Stephen Harper’s radio ads create a trailer-park English Canadian Joual
Does Prime Minister Stephen Harper think Canadians are a bunch of sloppy-tongued, monster truck-driving, Tim Horton’s eating, vacuous hosers? ”˜Cause the “ordinary Canadians” represented on his “Dion Tax Trick” quintuplet of radio ads make the McKenzie brothers sound, like, really smart, eh?
A voice we’re introduced to as Sue says:
“Well, we goddanother politician here, with another trick up his sleeve, don’ we?... Yup. He’s been goin’ around the country making billions of dollars in spending promises. This [carbon] tax is the only way he’s gonna be able to pay for it all. I’m tellin’ ya, it’s here to stay....Ya! Gimme a break!”
Is she pretending to be one of those “ordinary” Canadians we’re always hearing about, but never meet? (I mean, aren’t we all extraordinary?) She sounds like a This Hour Has 22 Minutes version of a blond, minivan-driving Edmonton soccer mom/RCMP wife. The difference is, THH22M is satirical. The Dion tax-trick ads are not.

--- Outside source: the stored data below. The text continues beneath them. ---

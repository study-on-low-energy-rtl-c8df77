// tb_vn8w: end-to-end test of the VN_8W post-processor.
//  1. Exhaustive sweep: all 256 bytes are sent serially (MSB first). For
//     each frame the number of direct bits must match the bit-assignment
//     strategy for the byte's Hamming weight, all direct codes of one
//     weight group must differ (groups with a waiting flag: each code
//     exactly 7 times, once per flag value), the VF bit must follow the parity of the
//     waiting flags seen so far (flags come from weights 2, 3, 5 and 6),
//     and results must arrive every 8 clocks, 2 clocks after the last bit.
//  2. Extraction efficiency: i.i.d. streams with P(1) = 0.5, 0.54, 0.6, 0.7
//     and 0.8 (bias 0, 4, 10, 20, 30 %) must give the expected efficiency
//     within 1 % (62.21 % at zero bias) and output bits with P(1) within 1 %
//     of 0.5. Two more streams at P(1) = 0.27 and 0.73, the edges of the
//     range the entropy core is designed to stay within, must still give
//     about 50 % efficiency.
module tb_vn8w;
  import vn8w_pkg::*;
  logic clk = 0, rst_n = 0, din = 0;
  logic [5:0] dout, dvalid;
  logic [4:0] dout_wait, dvalid_wait;
  logic dstb, vf;
  int checks = 0, failures = 0;

  vn8w dut (.clk, .rst_n, .din, .dout, .dvalid, .dout_wait, .dvalid_wait, .dstb, .vf);

  always #5 clk = ~clk;

  task automatic check(input bit cond, input string msg);
    checks++;
    if (!cond) begin failures++; $display("FAIL %s", msg); end
  endtask

  // bookkeeping filled by the output monitor
  longint cyc = 0, last_bit_cyc = 0, last_dstb = -1;
  longint out_bits = 0, out_ones = 0, in_bits = 0, wait_bits = 0;
  int frame_lens [$];
  int frame_codes [$];
  bit frame_vf [$];

  always @(posedge clk) begin
    cyc <= cyc + 1;
    if (rst_n && dstb) begin
      int len, code;
      len = 0; code = 0;
      for (int i = 5; i >= 0; i--)
        if (dvalid[i]) begin len++; code = code * 2 + int'(dout[i]); out_ones += dout[i]; end
      for (int i = 4; i >= 0; i--)
        if (dvalid_wait[i]) begin wait_bits++; out_ones += dout_wait[i]; end
      out_bits += longint'(len);
      out_bits += longint'($countones(dvalid_wait));
      frame_lens.push_back(len);
      frame_codes.push_back(code);
      frame_vf.push_back(vf);
      if (last_dstb >= 0) check(cyc - last_dstb == 8, $sformatf("frame gap %0d", cyc - last_dstb));
      last_dstb = cyc;
    end
  end

  function automatic real binom(int n, int k);
    real r = 1.0;
    for (int i = 0; i < k; i++) r = r * real'(n - i) / real'(i + 1);
    return r;
  endfunction

  function automatic real exp_exe(real p);
    real b [9] = '{0.0, 3.0, 2.0 + 16.0/7.0, 3.0 + 16.0/7.0, 394.0/70.0,
                   3.0 + 16.0/7.0, 2.0 + 16.0/7.0, 3.0, 0.0};
    real e = 0.0;
    for (int k = 0; k <= 8; k++) e += binom(8, k) * (p ** k) * ((1.0 - p) ** (8 - k)) * b[k];
    return e / 8.0;
  endfunction

  task automatic send(input logic bitv);
    @(negedge clk);
    din = bitv;
    in_bits++;
  endtask

  initial begin
    static int exp_len [9] = '{0, 3, 2, 3, -1, 3, 2, 3, 0};
    int seen [int];
    static int nflags = 0;
    int len4 [7];
    foreach (len4[i]) len4[i] = 0;
    repeat (3) @(posedge clk);
    #1 rst_n = 1;

    // ---- 1. exhaustive sweep: 256 bytes back to back --------------------
    for (int v = 0; v < 256; v++)
      for (int i = 7; i >= 0; i--) send(1'(v >> i));
    repeat (4) @(posedge clk);
    #1;
    check(frame_lens.size() == 256, $sformatf("frames %0d", frame_lens.size()));
    for (int v = 0; v < 256 && v < frame_lens.size(); v++) begin
      int k, len, key;
      k = $countones(8'(v));
      len = frame_lens[v];
      if (k == 4) begin
        check(len == 6 || len == 2 || len == 1, $sformatf("byte %h len %0d", v, len));
        if (len <= 6) len4[len]++;
      end else
        check(len == exp_len[k], $sformatf("byte %h len %0d exp %0d", v, len, exp_len[k]));
      key = k * 1000 + len * 100 + frame_codes[v];
      if (seen.exists(key)) seen[key]++; else seen[key] = 1;
      if (k == 2 || k == 3 || k == 5 || k == 6) nflags++;
      check(frame_vf[v] == 1'(nflags % 2), $sformatf("vf after byte %h", v));
    end
    // each direct code occurs once per group, or 7 times (once per
    // waiting-flag value) in the groups that carry a flag
    foreach (seen[key]) begin
      int k, need;
      k = key / 1000;
      need = (k == 2 || k == 3 || k == 5 || k == 6) ? 7 : 1;
      check(seen[key] == need, $sformatf("group %0d code key %0d seen %0d times", k, key, seen[key]));
    end
    check(seen.num() == 2 + 8 + 8 + 4 + 4 + 8 + 8 + 64 + 4 + 2, $sformatf("distinct codes %0d", seen.num()));
    check(len4[6] == 64 && len4[2] == 4 && len4[1] == 2,
          $sformatf("weight-4 split %0d/%0d/%0d", len4[6], len4[2], len4[1]));
    $display("sweep done: %0d checks, %0d failures", checks, failures);
  end

  initial begin
    static real ps [7] = '{0.5, 0.54, 0.6, 0.7, 0.8, 0.27, 0.73};
    // start once the sweep has been sent and checked
    wait (in_bits >= 256 * 8);
    repeat (20) @(posedge clk);
    foreach (ps[j]) begin
      real exe, ones, ex;
      longint b0, o0, n0;
      @(negedge clk);
      b0 = out_bits; o0 = out_ones; n0 = in_bits;
      for (int i = 0; i < 160000; i++) begin
        @(negedge clk);
        din = ($urandom % 10000) < int'(ps[j] * 10000.0);
        in_bits++;
      end
      repeat (10) @(posedge clk);
      exe  = real'(out_bits - b0) / real'(in_bits - n0);
      ones = real'(out_ones - o0) / real'(out_bits - b0);
      ex   = exp_exe(ps[j]);
      $display("P(1)=%0.2f  ExE measured %0.4f expected %0.4f  output P(1) %0.4f", ps[j], exe, ex, ones);
      check(exe > ex - 0.01 && exe < ex + 0.01, "extraction efficiency");
      check(ones > 0.49 && ones < 0.51, "output bias");
      // the core's design target: raw P(1) in [0.27, 0.73] keeps ExE >= 50 %
      if (ps[j] == 0.27 || ps[j] == 0.73)
        check(ex >= 0.5 && exe > 0.49, "ExE at the edge of the raw-P(1) target range");
    end
    check(wait_bits > 0, "waiting logic produced bits");
    $display("TB_RESULT checks=%0d failures=%0d", checks, failures);
    $finish;
  end

  initial begin
    #20000000;
    failures++;
    $display("watchdog expired");
    $display("TB_RESULT checks=%0d failures=%0d", checks, failures);
    $finish;
  end
endmodule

In another ad, a faux call-in radio show, you can almost feel the actors method-act their way into their “working Canadian” roles, and slur through their double-doubles. The “callers” say:
“Dion flatly admits he can’t set priorities. What kind a’ leader is that?”
First he says no to a carbon tax, then he’s all for it. Come on! The guy’s all over the map!”
“Dion’s now calling his carbon tax a ”˜work in progress.’ Shouldn’t he have figured it out before saying he was going to do it?”
Other priceless quotes include:
“The carbon tax has gotta go.”
I’ll tell you what I can’t afford: Stephane Dion.”
“”˜Got a family, a house, all these expenses. With this tax I’m gonna have to pay more for gas, electricity, food, everything!...Gimme a break!”
No, bad radio copy ad writer. Give us a break!
Or at least have the courage to do a genuine, “ordinary” Canadian accent: Newfie, of Newfoundland; low German, of Manitoba; or the snippy five-generations-from England Victoria-based ex-pat. Or, if you really wanted to prove your balls, how about new Canadian accents from Mumbai, Hong Kong, or Nairobi?
It all begs the question every federal party is panting after right now: who is an ordinary Canadian, and how can we secure their votes?
For a good time, watch for more faux-working class appeals in the upcoming election campaign.